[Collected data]
* * * * *
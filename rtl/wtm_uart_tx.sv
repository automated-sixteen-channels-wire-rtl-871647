// wtm_uart_tx: RS232 transmitter, 8 data bits, no parity, one stop bit.
//
// A one-clock send pulse loads data into a 10-bit frame (start bit, eight
// data bits LSB first, stop bit) that is shifted out one bit per
// CLK_HZ / BAUD clocks (rounded). busy is high from the send pulse until
// the end of the stop bit; send while busy is ignored. txd idles high.
//
// The line rate follows the document; the frame format is this design's
// choice.
module wtm_uart_tx #(
  parameter int unsigned CLK_HZ = 16_800_000,
  parameter int unsigned BAUD   = 57_600
) (
  input  logic       clk,
  input  logic       rst_n,
  input  logic [7:0] data,
  input  logic       send,
  output logic       txd,
  output logic       busy
);

  localparam int unsigned BIT_CLKS = (CLK_HZ + BAUD / 2) / BAUD;
  localparam int unsigned CW       = $clog2(BIT_CLKS + 1);

  logic [9:0]    frame;
  logic [3:0]    bits_left;
  logic [CW-1:0] timer;

  assign busy = (bits_left != 0);
  assign txd  = busy ? frame[0] : 1'b1;

  always_ff @(posedge clk or negedge rst_n) begin
    if (!rst_n) begin
      frame     <= '1;
      bits_left <= '0;
      timer     <= '0;
    end else if (!busy) begin
      if (send) begin
        frame     <= {1'b1, data, 1'b0};
        bits_left <= 4'd10;
        timer     <= CW'(BIT_CLKS - 1);
      end
    end else if (timer == 0) begin
      frame     <= {1'b1, frame[9:1]};
      bits_left <= bits_left - 1'b1;
      timer     <= CW'(BIT_CLKS - 1);
    end else begin
      timer <= timer - 1'b1;
    end
  end

endmodule
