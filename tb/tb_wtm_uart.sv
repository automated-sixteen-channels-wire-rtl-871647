// tb_wtm_uart: transmitter and receiver at 57600 baud from 16.8 MHz. The
// transmitter's line is checked bit by bit against the expected 8N1 frame
// (292 clocks per bit); the receiver, fed by the transmitter, must return
// every byte; a frame with a low stop bit driven by the testbench is dropped.
module tb_wtm_uart;
  localparam int BIT = 292;
  logic       clk = 0, rst_n = 0;
  logic [7:0] tx_data = 0;
  logic       send = 0, txd, busy;
  logic [7:0] rx_data;
  logic       rx_valid;
  logic       line;
  bit         tb_drive = 0;
  logic       tb_line = 1;
  int checks = 0, failures = 0;
  logic [7:0] got [$];

  wtm_uart_tx #(.CLK_HZ(16_800_000), .BAUD(57_600)) u_tx (
    .clk, .rst_n, .data(tx_data), .send, .txd, .busy);
  assign line = tb_drive ? tb_line : txd;
  wtm_uart_rx #(.CLK_HZ(16_800_000), .BAUD(57_600)) u_rx (
    .clk, .rst_n, .rxd(line), .data(rx_data), .valid(rx_valid));

  always #5 clk = ~clk;
  always @(posedge clk) if (rst_n && rx_valid) got.push_back(rx_data);

  initial begin : watchdog
    repeat (1_000_000) @(posedge clk);
    failures++;
    $display("TB_RESULT checks=%0d failures=%0d", checks, failures);
    $finish;
  end

  task automatic check(input bit cond, input string what);
    checks++;
    if (!cond) begin failures++; $display("FAIL %s", what); end
  endtask

  task automatic send_and_watch(input logic [7:0] b);
    logic [9:0] fr;
    fr = {1'b1, b, 1'b0};
    @(negedge clk) begin tx_data = b; send = 1; end
    @(negedge clk) send = 0;
    // sample in the middle of each bit
    repeat (BIT / 2 - 1) @(negedge clk);
    for (int i = 0; i < 10; i++) begin
      check(txd == fr[i], $sformatf("byte %h bit %0d", b, i));
      repeat (BIT) @(negedge clk);
    end
    wait (!busy);
  endtask

  initial begin
    logic [7:0] bytes [6] = '{8'h55, 8'h00, 8'hFF, 8'hA5, 8'h0D, 8'h3C};
    repeat (3) @(posedge clk);
    rst_n = 1;
    repeat (10) @(posedge clk);
    check(txd == 1'b1, "idle line high");
    foreach (bytes[i]) send_and_watch(bytes[i]);
    repeat (BIT) @(posedge clk);
    check(got.size() == 6, $sformatf("received %0d bytes", got.size()));
    foreach (bytes[i]) if (i < got.size()) check(got[i] == bytes[i], $sformatf("rx byte %0d", i));
    // framing error: stop bit low -> dropped
    tb_drive = 1;
    begin
      logic [9:0] fr = {1'b0, 8'h81, 1'b0};
      for (int i = 0; i < 10; i++) begin tb_line = fr[i]; repeat (BIT) @(negedge clk); end
      tb_line = 1; repeat (3 * BIT) @(negedge clk);
    end
    check(got.size() == 6, "frame with low stop bit dropped");
    $display("TB_RESULT checks=%0d failures=%0d", checks, failures);
    $finish;
  end
endmodule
* * * * *
◆ **YOUR GOAL**: Render every record verbatim. Nothing should be left out.

◆ **REPLY**:
filename rtl/wtm_uart_tx.sv
repository automated-sixteen-channels-wire-rtl-871647
// wtm_uart_tx: RS232 transmitter, 8 data bits, no parity, one stop bit.
//
// A one-clock send pulse loads data into a 10-bit frame (start bit, eight
// data bits LSB first, stop bit) that is shifted out one bit per
// CLK_HZ / BAUD clocks (rounded). busy is high from the send pulse until
// the end of the stop bit; send while busy is ignored. txd idles high.
//
// The line rate follows the document; the frame format is this design's
// choice.
module wtm_uart_tx #(
  parameter int unsigned CLK_HZ = 16_800_000,
  parameter int unsigned BAUD   = 57_600
) (
  input  logic       clk,
  input  logic       rst_n,
  input  logic [7:0] data,
  input  logic       send,
  output logic       txd,
  output logic       busy
);

  localparam int unsigned BIT_CLKS = (CLK_HZ + BAUD / 2) / BAUD;
  localparam int unsigned CW       = $clog2(BIT_CLKS + 1);

  logic [9:0]    frame;
  logic [3:0]    bits_left;
  logic [CW-1:0] timer;

  assign busy = (bits_left != 0);
  assign txd  = busy ? frame[0] : 1'b1;

  always_ff @(posedge clk or negedge rst_n) begin
    if (!rst_n) begin
      frame     <= '1;
      bits_left <= '0;
      timer     <= '0;
    end else if (!busy) begin
      if (send) begin
        frame     <= {1'b1, data, 1'b0};
        bits_left <= 4'd10;
        timer     <= CW'(BIT_CLKS - 1);
      end
    end else if (timer == 0) begin
      frame     <= {1'b1, frame[9:1]};
      bits_left <= bits_left - 1'b1;
      timer     <= CW'(BIT_CLKS - 1);
    end else begin
      timer <= timer - 1'b1;
    end
  end

endmodule
filename tb/tb_wtm_uart.sv
repository automated-sixteen-channels-wire-rtl-871647
// tb_wtm_uart: transmitter and receiver at 57600 baud from 16.8 MHz. The
// transmitter's line is checked bit by bit against the expected 8N1 frame
// (292 clocks per bit); the receiver, fed by the transmitter, must return
// every byte; a frame with a low stop bit driven by the testbench is dropped.
module tb_wtm_uart;
  localparam int BIT = 292;
  logic       clk = 0, rst_n = 0;
  logic [7:0] tx_data = 0;
  logic       send = 0, txd, busy;
  logic [7:0] rx_data;
  logic       rx_valid;
  logic       line;
  bit         tb_drive = 0;
  logic       tb_line = 1;
  int checks = 0, failures = 0;
  logic [7:0] got [$];

  wtm_uart_tx #(.CLK_HZ(16_800_000), .BAUD(57_600)) u_tx (
    .clk, .rst_n, .data(tx_data), .send, .txd, .busy);
  assign line = tb_drive ? tb_line : txd;
  wtm_uart_rx #(.CLK_HZ(16_800_000), .BAUD(57_600)) u_rx (
    .clk, .rst_n, .rxd(line), .data(rx_data), .valid(rx_valid));

  always #5 clk = ~clk;
  always @(posedge clk) if (rst_n && rx_valid) got.push_back(rx_data);

  initial begin : watchdog
    repeat (1_000_000) @(posedge clk);
    failures++;
    $display("TB_RESULT checks=%0d failures=%0d", checks, failures);
    $finish;
  end

  task automatic check(input bit cond, input string what);
    checks++;
    if (!cond) begin failures++; $display("FAIL %s", what); end
  endtask

  task automatic send_and_watch(input logic [7:0] b);
    logic [9:0] fr;
    fr = {1'b1, b, 1'b0};
    @(negedge clk) begin tx_data = b; send = 1; end
    @(negedge clk) send = 0;
    // sample in the middle of each bit
    repeat (BIT / 2 - 1) @(negedge clk);
    for (int i = 0; i < 10; i++) begin
      check(txd == fr[i], $sformatf("byte %h bit %0d", b, i));
      repeat (BIT) @(negedge clk);
    end
    wait (!busy);
  endtask

  initial begin
    logic [7:0] bytes [6] = '{8'h55, 8'h00, 8'hFF, 8'hA5, 8'h0D, 8'h3C};
    repeat (3) @(posedge clk);
    rst_n = 1;
    repeat (10) @(posedge clk);
    check(txd == 1'b1, "idle line high");
    foreach (bytes[i]) send_and_watch(bytes[i]);
    repeat (BIT) @(posedge clk);
    check(got.size() == 6, $sformatf("received %0d bytes", got.size()));
    foreach (bytes[i]) if (i < got.size()) check(got[i] == bytes[i], $sformatf("rx byte %0d", i));
    // framing error: stop bit low -> dropped
    tb_drive = 1;
    begin
      logic [9:0] fr = {1'b0, 8'h81, 1'b0};
      for (int i = 0; i < 10; i++) begin tb_line = fr[i]; repeat (BIT) @(negedge clk); end
      tb_line = 1; repeat (3 * BIT) @(negedge clk);
    end
    check(got.size() == 6, "frame with low stop bit dropped");
    $display("TB_RESULT checks=%0d failures=%0d", checks, failures);
    $finish;
  end
endmodule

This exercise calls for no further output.